Fluid retention is recognised as a treatment-limiting side effect of endothelin receptor antagonists, and in this study there was no difference between the group receiving low-dose zibotentan/dapagliflozin or dapagliflozin/placebo, with rates of 9% and 8%, respectively. However, increased rates of fluid retention (18%) and a small number of heart failure events were seen in those receiving zibotentan 1.5 mg and dapagliflozin. In the discussion, the authors felt that careful dose-ranging studies would be needed to optimise benefit while minimising fluid retention, and that this class of drug may need to be co-prescribed with a diuretic in some cases, as well as with an SGLT2 inhibitor to minimise fluid retention and heart failure.
Compared with dapagliflozin alone, both doses of zibotentan appeared to reduce systolic blood pressure (by 3.6 and 7.6 mmHg with the low and high doses), diastolic blood pressure (3.0 and 5.4 mmHg, respectively) and LDL-cholesterol. However, it was felt that the reduction in albuminuria was due to endothelin inhibition rather than to any blood pressure-lowering effect. Endothelin A receptor antagonism has previously been demonstrated to reduce LDL-cholesterol by reducing PCSK9 concentrations (Farrah et al, 2019).
Writing in an accompanying comment, Dhaun and Chapman (2023) identified that there were more people with known heart failure in the dapagliflozin/placebo group than in the other two groups. Additionally, in view of previous concerns regarding fluid retention triggering heart failure in those treated with endothelin receptor antagonists, those with increased B-type natriuretic peptide (BNP) levels were excluded from the study, whereas BNP would not routinely be measured in people with CKD. They also cautioned that to fully interpret the blood pressure and lipid-lowering data, it would be important to know about new treatment initiations during the 12 weeks of the study. They also raised the question of whether sequential initiation of RAAS, SGLT2 and endothelin inhibition may be as effective as and more economical than initiating the SGLT2 and endothelin inhibition at the same time, as was done in this study; however, this would require head-to-head trials to determine. In the meantime, zibotentan will progress to phase 3 studies alongside use of RAAS and SGLT2 inhibitors.

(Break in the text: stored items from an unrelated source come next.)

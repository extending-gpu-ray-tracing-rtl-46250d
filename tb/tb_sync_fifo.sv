// tb_sync_fifo: random push/pop traffic against a queue model, including
// simultaneous push and pop while full, checking order, data, full and empty.
module tb_sync_fifo;
  localparam int W = 20, D = 5;
  logic clk = 1'b0, rst_n = 1'b0;
  logic push, pop, full, empty;
  logic [W-1:0] push_data, pop_data;
  int checks = 0, failures = 0, n_full = 0, n_both_full = 0;
  logic [W-1:0] model [$];

  sync_fifo #(.WIDTH(W), .DEPTH(D)) dut (.*);
  always #5 clk = ~clk;

  initial begin
    push = 0; pop = 0; push_data = '0;
    repeat (2) @(posedge clk);
    #1 rst_n = 1'b1;
    for (int i = 0; i < 5000; i++) begin
      // check flags and head against the model
      checks++;
      if (empty != (model.size() == 0) || full != (model.size() == D) ||
          (model.size() != 0 && pop_data != model[0])) begin
        failures++;
        if (failures < 10) $display("FAIL size %0d empty %0d full %0d head %h", model.size(), empty, full, pop_data);
      end
      push = ($urandom % 100) < ((i / 500) % 2 ? 70 : 35);
      pop  = !empty && (($urandom % 100) < 50);
      if (full && !pop) push = 1'b0;
      push_data = W'($urandom);
      if (full) n_full++;
      if (full && push && pop) n_both_full++;
      @(posedge clk);
      if (pop) void'(model.pop_front());
      if (push) model.push_back(push_data);
      #1;
    end
    checks++;
    if (n_full == 0 || n_both_full == 0) begin failures++; $display("FAIL full case not reached"); end
    $display("TB_RESULT checks=%0d failures=%0d", checks, failures);
    $finish;
  end

  initial begin
    repeat (100000) @(posedge clk);
    failures++;
    $display("TB_RESULT checks=%0d failures=%0d", checks, failures);
    $finish;
  end
endmodule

We already have work to do to make certain that we diagnose CKD promptly, code accurately, ensure blood pressure targets are met, titrate RAAS blockade up to optimal doses and ensure that SGLT2 inhibitors are prescribed irrespective of their need for glucose lowering, as well as identifying those with type 2 diabetes and albuminuria who would additionally benefit from finerenone. It is likely that an audit would reveal that we all have people who would benefit from timely reviews and optimisation of lifestyle and current medications. Let’s ensure we tackle this while awaiting further evidence on this new use for endothelin receptor antagonists.